Guest opinion: Information on raising children in an era of screens
“Tap, Click, Read: Growing Readers in a World of Screens” by Lisa Guernsey and Michael Levine; Jossey-Bass, 2015.
We read this kind of a book because we are greatly concerned with the lives of our children, their schooling and how they turn out as adults. I will make my best effort at fulfilling an important function of a book review: “I don’t hafta read the book, I read the review.”
Children have been around for a long, long time, and yet, even though we each were one — we walked many a mile in the shoes of a child — we adults still wrestle with how best to “raise them,” more than we pay attention to what choices they might make for themselves in order “grow up.”
The issue is entirely embedded in our Darwinian mandate of survival of the fittest. We have evolved because we grow up to have children that grow up to have children that grow up to … And there is a whole industry out there to market to this inevitable human activity. This book is a product of that industry.
Of course, children grow up in the society as it exists when and where they are growing up. In today’s developed societies, kids grow up surrounded by these 2-dimensional screens with or without sound. Here we have a “how to” book, how to raise your kids amidst these screens that fascinate both them and us. We have known since Gutenberg that knowing how to read and write creates an enriched life, and that’s exactly what we want for our children.
Big data, brought to us by the same technology as screens, supports the everyday common sense understanding that, “If children don’t read by third grade the dominos start to fall. They won’t graduate from high school, and therefore they won’t go to college, and therefore they won’t get a decent job, and further, they won’t make enough money to support even a middle class life.” This is a book about how to use those screens to make sure that your child reads at third grade.
The meat of the book is descriptions of the many apps (understood as software applications) that parents can find and buy that support in various ways a child learning to read. Because “evidence-based decision-making” seems such a logical use of big data, the authors describe all sorts of interesting academic experiments that always give evidence that the app works. Here’s a sample:
“Half the students were given unsupervised access to Learn with Homer, while the others were given a math app as control. At the beginning of the study, each set of students scored equally well on the standardized Test of Preschool Early Literacy (TOPEL). When tested again six weeks later, the students who used Learn with Homer for approximately 15 minutes each day saw their scores double in the area of phonological awareness, while the control group scored lower in this area.”

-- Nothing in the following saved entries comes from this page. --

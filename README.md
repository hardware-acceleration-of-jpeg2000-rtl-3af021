# JPEG2000 block-coding accelerator

JPEG2000 spends most of its encoding time in the entropy coder: every
code-block of wavelet coefficients is coded bit-plane by bit-plane in three
passes, and every decision in those passes is a binary symbol that goes
through an adaptive arithmetic coder (the MQ coder). That work is a lot of
bit-level control flow, and a small embedded processor does it slowly. This
RTL moves it into hardware. A processor writes a few registers. The
accelerator then fetches a code-block from memory, codes it, and writes the
finished codeword back. The same coders also run the other way: they fetch
a codeword, decode it and write the code-block back. Several coders work in
parallel.

The design follows a published accelerator for low-power embedded systems,
built as a prototype on an FPGA with an on-chip ARM processor. That design
uses the block-coder organisation of Taubman and Marcellin: two data
memories, two state memories, a stripe-column controller and an MQ coder
with its context state file. The system around the coders here (register
map, DMA details, bus protocol, arbitration) is this design's own, because
the source only names those parts. Where the RTL departs from the source is
listed in [What is not here](#what-is-not-here).

Everything is SystemVerilog-2017 and synthesizable. It is tested with
Verilator. Every codeword is compared bit for bit against an independent
software model of the JPEG2000 coder, and every codeword is decoded again
and compared with the original samples.

## Block diagram

```
            host port (registers)                memory port (DMA)
                   |                                    ^
             register_file                              |
                   |                              bus_arbiter (round robin)
     +-------------+-------------+                 ^    ^    ^    ^
     |             |             |                 |    |    |    |
 coder_channel  coder_channel  ...   (NUM_CODERS, each with two bus masters)

 coder_channel:
   encode:  block_dma --load--> block_coder --bytes--> codeword_dma
   decode:  codeword_fetch --bytes--> block_coder --read-out--> sample_store
            (block port: block_dma / sample_store,
             codeword port: codeword_dma / codeword_fetch)

 block_coder:
   data_mem (sign)   data_mem (magnitude)   state_mem1   state_mem2
            \              |                  |            /
             +------ stripe_column_logic -----+-----------+
                  |  symbols (context, bit)         ^ decoded bit
              sync_fifo                             |
                  |                                 |
              mq_encoder --> mq_context_file <-- mq_decoder
```

## How one code-block is coded

A code-block is a `BLK_W` x `BLK_H` array of sign-magnitude integers. With the
defaults it is 32x32 samples, each a sign and 8 magnitude bits. The coder
works from the most significant non-zero magnitude plane down to plane 0.
Skipped all-zero planes are reported as `zero_planes`. The first coded plane
gets only a **cleanup** pass. Every later plane gets three passes, in this
order:

* **Significance propagation (SP)** codes samples that are still
  insignificant but have at least one significant neighbour among their
  eight.
* **Magnitude refinement (MR)** codes the current bit of samples that became
  significant in an earlier plane.
* **Cleanup (CU)** codes every sample not yet coded in this plane.

A sample becomes *significant* when its first 1 bit is coded. Its sign is
coded right after that bit.

Every pass visits the block in **stripe order**. Stripes are four rows high.
Within a stripe the columns go left to right, and each column is scanned top
to bottom. The hardware is built around that order: all memories deliver a
whole four-sample stripe column at once.

Each symbol carries a **context label** (0-18). The label selects the
probability estimate the MQ coder uses for it:

| labels | use | selected by |
|---|---|---|
| 0-8 | zero coding (is the sample significant now?) | counts of significant horizontal, vertical and diagonal neighbours; the table depends on the subband orientation (LL/LH, HL with H and V swapped, HH by diagonals) |
| 9-13 | sign coding | signs of the significant horizontal and vertical neighbours, with an XOR bit that mirrors the symmetric cases |
| 14-16 | refinement | first refinement with or without significant neighbours, or a later refinement |
| 17 | cleanup run | see below |
| 18 | uniform | non-adaptive, for the run position |

**Run mode.** In the cleanup pass, a column whose four samples and entire
6x3 neighbourhood are insignificant is coded with a single run symbol. A 0
means all four samples stay zero. A 1 is followed by two uniform symbols
giving the row of the first 1, then that sample's sign, and normal coding
continues below that row. Sparse blocks spend most of their cleanup time in
this mode.

## Stripe column logic and the state memories

`stripe_column_logic` is the pass controller. Each cycle it looks at the
current column through three inputs:

* The current plane bit and the sign of the column's four samples, from the
  two `data_mem` instances. The magnitude memory holds all planes of a
  sample, and the block coder selects the current one.
* A **6x3 window** of significance and sign bits from `state_mem1`: rows -1
  to 4 around the stripe, and columns -1 to +1. That is exactly the union of
  the four samples' 3x3 neighbourhoods. Positions outside the block read as
  insignificant.
* Two per-sample bits from `state_mem2`. *Visited* means the sample was
  coded in this plane's SP pass, so MR and CU skip it. *Refined* means the
  sample has had a refinement bit before, which selects context 16.

From these the controller works out, combinationally, which of the four
rows belong to the current pass. It then codes the first member at or below
its row pointer. When a zero-coding symbol is a 1, the next cycle codes the
sign and sets the sample's significance. A column with no members left
costs one cycle, so a column takes a variable number of cycles. State
updates are written in the cycle the symbol is issued, so the next row
already sees them. This matters within a column: a sample that becomes
significant pulls the sample below it into the SP pass.

At the end of each cleanup pass the visited bits are cleared in one cycle. A
new block clears both state memories and returns every context to its start
state.

`max_passes` (0 means all passes) stops coding early. The codeword is then
terminated after that pass. This is the truncation that JPEG2000 uses for
rate control.

## The MQ encoder

`mq_encoder` holds the interval length **A** (16 bits) and the interval base
**C** (28 bits: a carry bit, 8 output bits, spacer bits and the fraction). For
a symbol in context *cx* the context file gives a state index and the MPS
value. The index addresses the 47-entry table in `jp2k_pkg`, which gives the
LPS probability Qe, the next state after an MPS, the next state after an
LPS, and whether an LPS swaps the MPS sense.

* MPS: `A -= Qe`, `C += Qe`. If that leaves A below 0x8000 and smaller than
  Qe, the sub-intervals are exchanged (`A = Qe`, C unchanged).
* LPS: `A = Qe`. Or, if `A - Qe < Qe`, the exchange happens: A keeps
  `A - Qe` and C advances.
* The probability state changes only when A has to be renormalised. That
  happens always after an LPS, and after an MPS that drops A below 0x8000.

**Renormalisation** shifts A and C left until A's MSB is set. A counter CT
counts the bits left before the next byte is due. When it reaches zero,
*byte-out* moves the top of C into the one-byte buffer B and releases the
previous B. The previous B is held back because a later carry out of C can
still increment it. After a 0xFF byte only 7 bits are taken (bit stuffing),
so a carry can never run through a 0xFF. The first byte-out only fills B.
The end of a codeword (*flush*) sets C to the value with the most trailing
ones that is still inside the interval. It then pushes out two bytes and
drops a final 0xFF.

**Timing.** The shift amount is A's leading-zero count. The hardware shifts
by that amount in one step, up to the next byte boundary, and does the
byte-out in the same cycle. So a symbol takes one cycle, plus one cycle for
each byte boundary its shift crosses (at most two). In practice this is one
cycle per symbol plus about one per output byte. A 4-entry FIFO between the
controller and the encoder absorbs those extra cycles. The encoder stalls
when its byte sink (the codeword DMA's FIFO) is full.

## Decoding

The authors paid no attention to the significant outcome that use of a math app actually decreased phonological awareness. Wow, that’s interesting.
This book, and hundreds of others, are available at the lending library in the Manaus office at the Third Street Center in Carbondale. The catalog may be found online at http://www.manausfund.org then click, Manaus, then Manaus library. It’s alphabetized by author.
Manaus genuinely believes that children are the future of our society, and we support a yes vote on the upcoming RFSD bond issue. Come by, chat and borrow a book. Don’t read this book, you’ve just finished reading the review, and congratulations, you learned to read as a child.
George Stranahan of Carbondale is founder of the Manaus Fund.